June 14: Forrest, his youngest brother, Jeffrey, and his son, William, enlist as privates in the Confederate Army at Randolph, Tennessee.
At some point during these early days of the war, Forrest offers freedom at the war’s end to those of his slaves who are willing to serve as teamsters in his command. Forty-five men accept this offer.
July 23: Swiftly promoted to lieutenant colonel, Forrest runs a newspaper ad for “Mounted Rangers.” He travels to Kentucky to recruit and buy arms for his company.
October: Forrest and his Rangers are ordered to Fort Donelson, in Tennessee.
December 28: In his first Civil War engagement, at Sacramento, Kentucky, Forrest kills two men with a saber.
1862
February 13: Union commander Ulysses S. Grant attacks Fort Donelson. Bedford Forrest fights a five-hour engagement with Union troops on the Fort Henry road.
February 14: As fighting continues around Fort Donelson, the Confederates finally drive the Union troops from the field. Forrest gets fifteen bullet holes in his coat and has two horses shot from under him—one with seven bullet wounds and the second blown up by an artillery shell.

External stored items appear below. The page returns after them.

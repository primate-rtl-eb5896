// tb_te_seg_mem: self-checking test of the reserved segment memory.
// Writes random segments to random rows, keeps a copy here, and reads rows
// back checking the one-cycle read latency and read-before-write behaviour
// when the same row is read and written in one cycle.
module tb_te_seg_mem;
  import primate_pkg::*;
  localparam int N = 32;
  localparam int SEGS = 128;

  logic clk = 0;
  always #5 clk = ~clk;
  logic rd_en, wr_en;
  logic [6:0] rd_addr, wr_addr;
  te_entry_t [N-1:0] rd_data, wr_data;
  te_entry_t [N-1:0] model [SEGS];
  int checks = 0, failures = 0;

  te_seg_mem #(.N(N), .MAX_SEGS(SEGS)) dut (.*);

  initial begin
    repeat (50000) @(posedge clk);
    failures++;
    $display("TB_RESULT checks=%0d failures=%0d", checks, failures);
    $finish;
  end

  function automatic te_entry_t [N-1:0] rnd_seg();
    te_entry_t [N-1:0] s;
    for (int i = 0; i < N; i++) s[i] = te_entry_t'($urandom);
    return s;
  endfunction

  initial begin
    te_entry_t [N-1:0] exp_d;
    rd_en = 0; wr_en = 0; rd_addr = 0; wr_addr = 0; wr_data = '0;
    // fill every row
    for (int r = 0; r < SEGS; r++) begin
      @(negedge clk);
      wr_en = 1; wr_addr = 7'(r); wr_data = rnd_seg(); model[r] = wr_data;
    end
    @(negedge clk); wr_en = 0;
    for (int t = 0; t < 3000; t++) begin
      @(negedge clk);
      rd_en = 1; rd_addr = 7'($urandom);
      exp_d = model[rd_addr];
      wr_en = ($urandom % 2 == 1);
      wr_addr = (t % 4 == 0) ? rd_addr : 7'($urandom);
      wr_data = rnd_seg();
      if (wr_en) model[wr_addr] = wr_data;
      @(negedge clk);
      rd_en = 0; wr_en = 0;
      checks++;
      if (rd_data !== exp_d) begin failures++; $display("t=%0d read mismatch", t); end
    end
    $display("TB_RESULT checks=%0d failures=%0d", checks, failures);
    $finish;
  end
endmodule
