Each testbench prints `TB_RESULT checks=N failures=M` and stops on its own or
by a watchdog. With Verilator 5:

```sh
verilator --binary --timing --assert -Irtl -Itb -y rtl -y tb +libext+.sv \
  rtl/cheri_pkg.sv tb/cheri_tb_pkg.sv tb/tb_cheri_cop.sv \
  --top-module tb_cheri_cop -Mdir obj_cop
./obj_cop/Vtb_cheri_cop
```

Swap in any other `tb/tb_<module>.sv` and its top name. Linting the design:

```sh
verilator --lint-only -Wall -y rtl +libext+.sv rtl/cheri_pkg.sv rtl/cheri_cop.sv --top-module cheri_cop
```

The simulations run in well under a second:

* `tb_cap_decompress`, `tb_cap_compress` and `tb_cap_check` compare thousands
  of random encodings with the reference decoder.
* `tb_cap_compress` also checks that the chosen exponent is minimal.
* `tb_ccall_fast` checks each pair rule by hand, then 3000 random sealable
  pairs against the rules applied in order.
* `tb_cap_alu` covers every operation and its traps, and randomly checks that
  `CSetBounds` never widens rights.
* `tb_cheri_cop` runs the whole design at its defaults. It:
  * builds a callee domain from the root and seals its pair;
  * stores and reloads the pair through tagged memory;
  * sets up a trusted stack;
  * enters the callee with `CCallFast` and checks its fetch and data bounds;
  * takes and returns from exceptions;
  * returns to the caller through the trusted stack.

  It counts 21 mechanisms (CCallFast, its faults, trapping CCall, bounds and
  fetch faults, kernel-register protection, exception entry, ERET, trusted
  stack push/pop, tag clearing, seal/unseal, sealed-operand faults, stalls,
  rounding, unrepresentable offsets, CJALR, misalignment, back-to-back posted
  stores, overlapped loads). It fails if any of them never happened. It also
  checks the 1-cycle and 2 + latency timings. It reloads eight registers with
  back-to-back `CLC`s, and checks that the loads overlap and answer in order.
  It also checks that a load whose base register is still being loaded
  waits.
* `tb_ccalltest` streams 1 MiB through a callee domain in 8 KiB pieces, which
  takes 128 round trips. Each trip derives an exact 8 KiB buffer capability
  and pushes the caller on the trusted stack. It then enters the callee, which
  writes the first and last word of the buffer. The callee is stopped when it
  tries to read one byte past the buffer or reach KR1C. The trip returns
  through the kernel helper. The stream is sent twice: once with `CCallFast`,
  and once with the trapping `CCall`. In the trapping case the kernel compares
  the object types, unseals the pair with a key cut from the root and jumps
  in. With a 2-cycle memory the coprocessor's share of a trip is 46 cycles
  for `CCallFast` and 62 for the trapping path. The CPU's pipeline flushes,
  which dominate the trapping path on real hardware, are not counted. The test
  checks that every trip of a path takes exactly the same time, since
  crossings must be deterministic.
* `tb_timer_guard` keeps a deadline with each trusted-stack entry (caller
  PCC, caller DDC, deadline; 24 bytes, at most 4 entries). KR1C's address
  marks the top of the stack. At call depths 1 to 4, a timer interrupt checks
  the deadlines in two ways. The random check loads one entry and costs the
  same 9 cycles at every depth. The full traversal loads every entry back to
  back; it costs 7 to 10 cycles, one more per entry, because the loads
  overlap. The kernel then forces the expired callee to return: it cuts KR1C
  back to that entry, restores the entry's DDC and jumps to the saved PCC.
* `tb_heap_alloc` plays a bucket allocator and its user. Free chunks are
  linked by capabilities stored in their headers. An allocated chunk's header
  holds its bucket number in a capability sealed with the allocator's object
  type. The user gets a capability bounded to the chunk and builds and walks a
  20-node linked list of such capabilities. The test checks that the user
  cannot write past a chunk or into its header. It also checks that `free`
  refuses a header forged from plain data, one sealed with another object
  type, and a chunk that is already free.

## Design choices and departures

Beyond the published design, the following are this implementation's own
decisions, and the first place to look when matching other CHERI-64 RTL or
tools:

* **Bounds encoding.** The exponent/mantissa split, the window edge
  `R = B - 16`, the sealed layout with a 6-bit object type, and outward
  rounding that traps if it leaves the parent. Real CHERI-64 encodings differ,
  so capabilities in memory are not bit-compatible with other CHERI
  implementations.
* **Explicit-capability addresses.** These use the capability's current
  address (base + offset) plus the register and immediate offsets. For a
  capability whose offset is zero this is the same as "relative to the base".
* **Context-switch cost.** The source reports about 22 extra cycles per
  context switch for 8 general and 3 kernel capability registers. That figure
  includes exception entry and exit on its CPU. Here, with a 2-cycle memory,
  the coprocessor's part takes about 34 cycles:
  * saving: 8 posted `CSC`s, plus 3 `CReadHwr` + `CSC` pairs, is 14 cycles;
  * restoring the kernel registers: 3 overlapped `CLC`s, then 3 `CWriteHwr`,
    is about 9 cycles;
  * restoring the general registers: 8 overlapped `CLC`s is 11 cycles.

  The excess over the source's figure comes from `CWriteHwr` waiting for
  loads to drain, and from the first load's latency.
* **Registers.** PCC and DDC are kept in addition to the eight general
  registers. The three kernel registers are KR1C, KCC and EPCC.
* **Defined here, not taken from the source:** the permission bit numbers and
  exception cause codes, the request/response interface, the memory handshake,
  and the reset values.
* **No trusted-stack hardware.** Push, pop and time-stamp checks are software,
  as in the design this follows.
* **Field copies in `ccall_fast`.** Unsealing rewrites only the flag and the
  bounds field. Most of `ccall_fast`'s output bits are therefore copies of its
  inputs.

## What is not here

* **The main pipeline.** This is the BERI 64-bit MIPS core: fetch, decode,
  GPRs, branch handling, CP0 with its count/compare timer. The coprocessor's
  request, response, fetch and exception ports are where it connects.
* **The memory system and caches.** `tb/tagged_mem_model.sv` stands in for a
  tagged memory in simulation.
* **The real-time kernel and its software.** This covers the scheduler,
  message queues, timer-driven expiry of calls, the kernel CCall helper,
  dynamic task loading, and the heap allocator. The allocator's headers of
  freed chunks point to the next free chunk. Headers of allocated chunks hold
  a sealed capability carrying the bucket ID. The workload testbenches replay the
  coprocessor instructions these routines issue (helper push and pop,
  allocator, deadline check), with the scalar parts done in the testbench.
* **The 8-entry RISC-V PMP** used as the comparison baseline.

The published round-trip figures (about 100 cycles for a fast call, about 1300
for a kernel message queue) are software figures on the full processor. They
cannot be reproduced with the coprocessor alone. The same goes for the
benchmark overheads (below 5%) and the FPGA area and clock comparison.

February 15: Refusing to surrender with the other Confederate commanders, Forrest evacuates the men of his command in the direction of Nashville, Tennessee.
February 23: Having broken up mobs of looters with a fire hose and provisioned his men from Nashville stores, Forrest leaves Nashville for Murfreesboro, just in advance of the surrender of Nashville to the oncoming Union Army commanded by General Don Carlos Buell.